*** Input data ***
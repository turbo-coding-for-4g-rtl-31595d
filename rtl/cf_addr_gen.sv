// cf_addr_gen: collision-free interleaver address generator.
//
// The block of N = P*W symbols is stored in P memory banks (one per parallel
// decoding window); linear position n lives in bank n / W at address n % W.
// The interleaved sequence is cut into P windows of W symbols that are
// processed in parallel: window k handles interleaved positions k*W .. k*W+W-1
// and, at step t, all P windows access their t-th symbol together.
//
// The permutation is the cyclic-shift construction: the block is written row
// by row in a (banks x W) matrix, read column by column, and each column is
// cyclically shifted by its own index. For window k and step t, with
// t = b*P + r (0 <= r < P):
//     bank(k, t)    = (r - k) mod P
//     address(k, t) = b*P + k
// For one t the P windows address P different banks, so the interleaved read
// (and the write back to the same places) never collides. With W = P this is
// exactly the square construction (e.g. N = 16, W = 4 gives windows
// {0,4,8,12}, {13,1,5,9}, {10,14,2,6}, {7,11,15,3}); for larger blocks the
// window length W must be a multiple of P and the pattern repeats every P
// steps in a new group of P columns. Only additions and a modulo are needed,
// so the addresses are produced on the fly, without a permutation table.
//
// The further inter-row and intra-row permutations that a production
// interleaver would add (they keep the collision-free property) are not part
// of this generator.
//
// Interface and timing: purely combinational; 't' is the common step index
// and the outputs hold the bank and the bank address of every window.
module cf_addr_gen #(
  parameter int unsigned P    = 4,     // parallel windows = memory banks
  parameter int unsigned WMAX = 108    // largest window length (multiple of P)
) (
  input  logic [$clog2(WMAX)-1:0] t,                        // step within the window
  output logic [$clog2(P)-1:0]    bank [P],                 // bank read/written by window k
  output logic [$clog2(WMAX)-1:0] addr [P]                  // address in that bank
);

  localparam int unsigned AW = $clog2(WMAX);
  localparam int unsigned BW = (P > 1) ? $clog2(P) : 1;

  int unsigned r;      // t mod P
  int unsigned base;   // (t div P) * P

  always_comb begin
    r    = int'(t) % P;
    base = int'(t) - r;
    for (int k = 0; k < P; k++) begin
      // (r - k) mod P, kept non-negative
      bank[k] = BW'((r + P - k) % P);
      addr[k] = AW'(base + k);
    end
  end

endmodule
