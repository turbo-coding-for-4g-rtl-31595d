// tb_cf_addr_gen: checks the collision-free interleaver address generator.
//   - the N = 16, W = 4 example: windows {0,4,8,12}, {13,1,5,9},
//     {10,14,2,6}, {7,11,15,3} in that order;
//   - at the default size (4 banks, window 108) and at 3 banks, window 12:
//     the permutation matches the matrix-construction reference, every
//     position is hit once (a permutation) and the P windows address P
//     different banks at every step (no collision).
module tb_cf_addr_gen;
  import turbo_ref_pkg::*;

  int checks = 0, failures = 0;

  task automatic check(bit ok, string what);
    checks++;
    if (!ok) begin failures++; if (failures < 20) $display("FAIL: %s", what); end
  endtask

  // example size
  logic [1:0] t4;
  logic [1:0] b4 [4];
  logic [1:0] a4 [4];
  cf_addr_gen #(.P(4), .WMAX(4)) dut4 (.t(t4), .bank(b4), .addr(a4));

  // default size
  logic [6:0] t108;
  logic [1:0] b108 [4];
  logic [6:0] a108 [4];
  cf_addr_gen dut108 (.t(t108), .bank(b108), .addr(a108));

  // three banks
  logic [3:0] t12;
  logic [1:0] b12 [3];
  logic [3:0] a12 [3];
  cf_addr_gen #(.P(3), .WMAX(12)) dut12 (.t(t12), .bank(b12), .addr(a12));

  int fig [16] = '{0, 4, 8, 12, 13, 1, 5, 9, 10, 14, 2, 6, 7, 11, 15, 3};

  initial begin
    bit seen [];
    for (int t = 0; t < 4; t++) begin
      t4 = 2'(t);
      #1;
      for (int k = 0; k < 4; k++)
        check(int'(b4[k]) * 4 + int'(a4[k]) == fig[k * 4 + t],
              $sformatf("example window %0d step %0d", k, t));
    end
    seen = new[432];
    for (int t = 0; t < 108; t++) begin
      t108 = 7'(t);
      #1;
      for (int k = 0; k < 4; k++) begin
        int o;
        o = int'(b108[k]) * 108 + int'(a108[k]);
        check(o == ref_pi(k * 108 + t, 4, 108), "default size matches reference");
        check(!seen[o], "each position used once");
        seen[o] = 1'b1;
        for (int j = 0; j < k; j++) check(b108[j] != b108[k], "no bank collision");
      end
    end
    seen = new[36];
    for (int t = 0; t < 12; t++) begin
      t12 = 4'(t);
      #1;
      for (int k = 0; k < 3; k++) begin
        int o;
        o = int'(b12[k]) * 12 + int'(a12[k]);
        check(o == ref_pi(k * 12 + t, 3, 12), "three banks match reference");
        check(!seen[o], "each position used once (3 banks)");
        seen[o] = 1'b1;
        for (int j = 0; j < k; j++) check(b12[j] != b12[k], "no bank collision (3 banks)");
      end
    end
    $display("TB_RESULT checks=%0d failures=%0d", checks, failures);
    $finish;
  end

  initial begin
    #100000;
    failures++;
    $display("FAIL: watchdog");
    $display("TB_RESULT checks=%0d failures=%0d", checks, failures);
    $finish;
  end
endmodule
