// rsc_encoder: one constituent encoder (C1 or C2) of the turbo encoder.
//
// An 8-state recursive systematic convolutional encoder with the UMTS
// polynomials (feedback 1 + D^2 + D^3, parity 1 + D + D^3; see turbo_pkg).
// The systematic bit is not repeated here: the encoder gives only the parity
// bit. As in the codec this belongs to, no tail bits are generated: the block
// simply ends in whatever state it reached (no trellis termination).
//
// Interface and timing: 'init' clears the register to state 0 (the start
// state of every block). When 'en' is high, 'u' is consumed and 'parity' (a
// combinational function of the current state and 'u') is the coded bit for
// that input; the state advances on the same clock edge.
module rsc_encoder
  import turbo_pkg::*;
(
  input  logic clk,
  input  logic rst_n,
  input  logic init,     // return to state 0 (start of a block)
  input  logic en,       // consume 'u' this cycle
  input  logic u,        // information bit
  output logic parity,   // parity bit for 'u'
  output state_t state   // current encoder state (for observation)
);

  state_t st;

  assign parity = rsc_parity(st, u);
  assign state  = st;

  always_ff @(posedge clk or negedge rst_n) begin
    if (!rst_n)    st <= '0;
    else if (init) st <= '0;
    else if (en)   st <= rsc_next(st, u);
  end

endmodule
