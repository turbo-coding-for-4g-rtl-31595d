// tb_rsc_encoder: checks the UMTS constituent encoder against the reference
// trellis (polynomials 1 + D^2 + D^3 and 1 + D + D^3) on random bit streams,
// including the return to state 0 on 'init' and holding the state while
// 'en' is low. A known impulse response is checked as well.
module tb_rsc_encoder;
  import turbo_ref_pkg::*;

  logic clk = 1'b0, rst_n = 1'b1;
  initial #1 rst_n = 1'b0;
  always #5 clk = ~clk;

  logic init, en, u, parity;
  logic [2:0] state;
  rsc_encoder dut (.*);

  int checks = 0, failures = 0;
  int st;

  task automatic check(bit ok, string what);
    checks++;
    if (!ok) begin failures++; if (failures < 20) $display("FAIL: %s", what); end
  endtask

  // Impulse response of g1/g0 from state 0: 1 1 0 1 followed by a period-7
  // sequence (1 + D + D^3 divided by 1 + D^2 + D^3).
  bit imp [12];
  initial begin
    init = 1'b0; en = 1'b0; u = 1'b0;
    repeat (2) @(negedge clk);
    rst_n = 1'b1;
    // impulse response worked out by polynomial division
    begin
      int a [16];
      for (int i = 0; i < 16; i++) begin
        int ui;
        ui = (i == 0);
        a[i] = ui ^ ((i >= 2) ? a[i-2] : 0) ^ ((i >= 3) ? a[i-3] : 0);
        if (i < 12) imp[i] = bit'(a[i] ^ ((i >= 1) ? a[i-1] : 0) ^ ((i >= 3) ? a[i-3] : 0));
      end
    end
    init = 1'b1; @(negedge clk); init = 1'b0;
    for (int i = 0; i < 12; i++) begin
      en = 1'b1; u = (i == 0);
      #1 check(parity == imp[i], $sformatf("impulse response bit %0d", i));
      @(negedge clk);
    end
    // random streams with init and enable gaps
    for (int blk = 0; blk < 20; blk++) begin
      init = 1'b1; en = 1'b0; @(negedge clk); init = 1'b0;
      st = 0;
      check(state == 3'd0, "init returns to state 0");
      for (int i = 0; i < 60; i++) begin
        en = bit'($urandom % 4 != 0);
        u  = bit'($urandom & 1);
        #1 check(parity == bit'(ref_par(st, int'(u))), "parity bit");
        if (en) st = ref_next(st, int'(u));
        @(negedge clk);
        check(int'(state) == st, "state after step");
      end
    end
    $display("TB_RESULT checks=%0d failures=%0d", checks, failures);
    $finish;
  end

  initial begin
    repeat (20000) @(posedge clk);
    failures++;
    $display("FAIL: watchdog");
    $display("TB_RESULT checks=%0d failures=%0d", checks, failures);
    $finish;
  end
endmodule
*** End of Input data ***
Using the material above, transcribe exactly the lines from the line with "always_comb begin" to the line with "cf_addr_gen dut108 (.t(t108), .bank(b108), .addr(a108));"; both count, and nothing else goes in.

  always_comb begin
    r    = int'(t) % P;
    base = int'(t) - r;
    for (int k = 0; k < P; k++) begin
      // (r - k) mod P, kept non-negative
      bank[k] = BW'((r + P - k) % P);
      addr[k] = AW'(base + k);
    end
  end

endmodule
repository turbo-coding-for-4g-rtl-31595d
// tb_cf_addr_gen: checks the collision-free interleaver address generator.
//   - the N = 16, W = 4 example: windows {0,4,8,12}, {13,1,5,9},
//     {10,14,2,6}, {7,11,15,3} in that order;
//   - at the default size (4 banks, window 108) and at 3 banks, window 12:
//     the permutation matches the matrix-construction reference, every
//     position is hit once (a permutation) and the P windows address P
//     different banks at every step (no collision).
module tb_cf_addr_gen;
  import turbo_ref_pkg::*;

  int checks = 0, failures = 0;

  task automatic check(bit ok, string what);
    checks++;
    if (!ok) begin failures++; if (failures < 20) $display("FAIL: %s", what); end
  endtask

  // example size
  logic [1:0] t4;
  logic [1:0] b4 [4];
  logic [1:0] a4 [4];
  cf_addr_gen #(.P(4), .WMAX(4)) dut4 (.t(t4), .bank(b4), .addr(a4));

  // default size
  logic [6:0] t108;
  logic [1:0] b108 [4];
  logic [6:0] a108 [4];
  cf_addr_gen dut108 (.t(t108), .bank(b108), .addr(a108));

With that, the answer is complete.